Product Terms and Conditions & Service Level Agreements
These terms and conditions, in addition to providing information about XO’s products, serve as the foundation for certain agreements between XO and its customers.
An agreement, in its entirety, consists of the terms and conditions in a Service Order Agreement ("SOA"), Master Service Order Agreement ("MSOA") or Carrier Master Service Order Agreement ("CMSOA"), applicable Supplemental Product Terms and Conditions; applicable General Terms and Conditions, XO's Acceptable Use Policy ("AUP"), if applicable, and any applicable tariffs.
By signing a SOA, MSOA or CMSOA, a Customer will be bound by the terms thereof, including all applicable incorporated terms and conditions.
Changes of these website terms and conditions will become effective and binding on customers no earlier than fifteen (15) calendar days from the date they are posted on this website unless the changes are non-material in nature or constitute additions to the website. Any material changes, including additions, made to existing text will be shown in BOLDFACE font, except that text removal will be shown by the use of "brackets" ("").“These changes will remain as shown until the next modification is made, at which time any previously highlighted text will be returned to regular font.

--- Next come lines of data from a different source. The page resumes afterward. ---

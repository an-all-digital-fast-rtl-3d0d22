// dll_pkg: shared sizes of the five-phase self-calibrated DLL.
//
// The delay line has five identical stages; every stage takes the common
// 5-bit lock-in (coarse) word C[4:0] and its own 4-bit calibration (fine)
// word B_i[3:0]. The quantisation window of the relative phase detectors is
// about 7 ps. Stage count and word widths follow the design; the mid-scale
// reset value of the calibration words is this implementation's choice.
package dll_pkg;
  timeunit 1ps; timeprecision 1ps;

  localparam int unsigned N_STAGES = 5;   // delay stages / output phases
  localparam int unsigned C_BITS   = 5;   // lock-in control word width
  localparam int unsigned B_BITS   = 4;   // calibration control word width
  localparam int unsigned SKIP     = 1;   // steps skipped by the unbalanced search
  localparam int unsigned QE_PS    = 7;   // phase detector quantisation window (ps)
  localparam logic [B_BITS-1:0] B_INIT = B_BITS'(1 << (B_BITS - 1)); // mid-scale

  // Per-stage calibration words, stage 1 in element 0.
  typedef logic [N_STAGES-1:0][B_BITS-1:0] b_words_t;
  // Per-stage process mismatch of the delay model, signed picoseconds.
  typedef logic signed [15:0] mismatch_t;
endpackage
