// interpolator: behavioural model of the wide-range phase interpolator.
//
// The output switches to a level once both inputs have reached it, at the
// mean of the two input edge times plus the intrinsic delay T_homo:
//     T_hetero = T_homo + T_diff / 2
// For a homo-interpolator both inputs are the same signal and the delay is
// T_homo. If T_diff/2 exceeds T_homo the precise ratio is lost and the edge
// follows the later input immediately (the range limit of a plain
// interpolator). The range bits sel (S1,S0) switch in load capacitance:
// T_homo = TH_BASE_PS + sel * TH_STEP_PS, so slower clocks with larger phase
// spacing stay within range. OFFSET_PS adds a fixed skew (used to build the
// quantisation window of the relative phase detector). Output edges are
// placed to the half picosecond, so a mean of two whole-picosecond edges is
// exact. While en is low the
// output holds its level and nothing toggles. The interpolation law follows
// the design; the capacitor steps and offsets are this model's choice.
// Not synthesizable: a timing model of an analog cell.
module interpolator #(
  parameter int unsigned TH_BASE_PS = 300,
  parameter int unsigned TH_STEP_PS = 250,
  parameter int          OFFSET_PS  = 0
) (
  input  logic       a,
  input  logic       b,
  input  logic       en,
  input  logic [1:0] sel,
  output logic       y
);
  timeunit 1ps; timeprecision 100fs;

  time  ta, tb;       // last change time of each input
  logic a_q, b_q;      // last seen input levels
  logic y_tgt;         // level the output is heading for

  initial begin
    y     = 1'b0;
    y_tgt = 1'b0;
    a_q   = 1'b0;
    b_q   = 1'b0;
    ta    = 0;
    tb    = 0;
  end

  always @(a or b) begin
    automatic time  now = $time;
    automatic time  t_first;
    automatic int   d2;   // delay in half picoseconds
    automatic logic v;
    if (a != a_q) begin ta = now; a_q = a; end
    if (b != b_q) begin tb = now; b_q = b; end
    if (en && (a == b) && (a != y_tgt)) begin
      v       = a;
      y_tgt   = v;
      t_first = (ta < tb) ? ta : tb;
      d2 = 2 * (int'(TH_BASE_PS) + int'(sel) * int'(TH_STEP_PS) + OFFSET_PS) - int'(now - t_first);
      if (d2 < 0) d2 = 0;
      fork
        begin
          repeat (d2 / 2) #1;
          if (d2 % 2 != 0) #0.5;
          y = v;
        end
      join_none
    end
  end
endmodule
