// lade: behavioural timing model of the linearly approximant delay element.
//
// The real element is a current-starved inverter whose charging current is
// the sum of binary-weighted pMOS branches, sized so that each code step adds
// an equal increment of delay. This model keeps only that intended result:
// every input edge reappears at the output after
//     T_MIN_PS + ctrl * T_STEP_PS + extra_ps
// picoseconds (transport delay: several edges may be in flight). extra_ps
// carries a fixed offset such as a process mismatch. Not synthesizable; it
// stands in for a transistor-level cell. The linear law and the constants
// are this model's choice, fitted to the delay-line curve of the design.
module lade #(
  parameter int unsigned CTRL_BITS = 5,
  parameter int unsigned T_MIN_PS  = 150,
  parameter int unsigned T_STEP_PS = 13
) (
  input  logic                 in_clk,
  input  logic [CTRL_BITS-1:0] ctrl,
  input  int                   extra_ps,
  output logic                 out_clk
);
  timeunit 1ps; timeprecision 1ps;

  initial out_clk = 1'b0;

  always @(in_clk) begin
    automatic logic v = in_clk;
    automatic int   d = int'(T_MIN_PS) + int'(ctrl) * int'(T_STEP_PS) + extra_ps;
    if (d < 0) d = 0;
    fork
      begin
        repeat (d) #1;
        out_clk = v;
      end
    join_none
  end
endmodule
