// tb_dcdl: checks the delay-line model (and its delay elements).
//
// Drives a 4000 ps clock, sets words C, B_i and per-stage mismatch, and
// measures the rising-edge delay from the input to each phase P_i. The
// expected delay of stage i is T_STAGE_MIN + C*13 + B_i*4 + mismatch_i ps,
// computed here from the delay law, for a set of random words.
module tb_dcdl;
  timeunit 1ps; timeprecision 1ps;
  import dll_pkg::*;

  logic in_clk = 1'b0;
  logic [C_BITS-1:0] c_word = '0;
  b_words_t b_word = '0;
  mismatch_t mismatch_ps [N_STAGES];
  logic [N_STAGES-1:0] p;
  int checks = 0, failures = 0;

  dcdl dut (.*);

  initial begin
    for (int i = 0; i < N_STAGES; i++) mismatch_ps[i] = '0;
    for (int n = 0; n < 40; n++) begin
      automatic time t0, tprev;
      automatic int exp_d;
      c_word = C_BITS'($urandom);
      for (int i = 0; i < N_STAGES; i++) begin
        b_word[i] = B_BITS'($urandom);
        mismatch_ps[i] = mismatch_t'(int'($urandom_range(40)) - 20);
      end
      if (n == 0) c_word = '0;
      if (n == 1) c_word = '1;
      repeat (4000) #1;
      in_clk = 1'b1;
      t0 = $time;
      tprev = t0;
      for (int i = 0; i < N_STAGES; i++) begin
        @(posedge p[i]);
        exp_d = 150 + int'(c_word) * 13 + int'(b_word[i]) * 4 + int'(mismatch_ps[i]);
        checks++;
        if (int'($time - tprev) != exp_d) begin
          failures++;
          $display("FAIL stage %0d delay %0d expected %0d", i, int'($time - tprev), exp_d);
        end
        tprev = $time;
      end
      repeat (4000) #1;
      in_clk = 1'b0;
    end
    $display("TB_RESULT checks=%0d failures=%0d", checks, failures);
    $finish;
  end

  initial begin
    repeat (1000000) #1;
    failures++;
    $display("TB_RESULT checks=%0d failures=%0d", checks, failures);
    $finish;
  end
endmodule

References throughout these website documents to “Carrier Services,” whether used in either noun or adjective form, shall mean “Wholesale Services.” If both “Carrier Services” and “Wholesale Services” exist at the same time in the website documents, they shall mean the same as there is no intent to create any distinction in their use.
XO Product Terms and Conditions | Verizon
Supplemental Product Terms and Conditions
These Supplemental Product Terms and Conditions, including Additional Definitions, Miscellaneous Charges, Product Rates and Charges, and Service Level Agreements (“SLA’s”), if applicable, supplement the General Terms and Conditions applicable to the various listed products offered within the operating territory of XO Communications Services, LLC, and its controlled affiliates.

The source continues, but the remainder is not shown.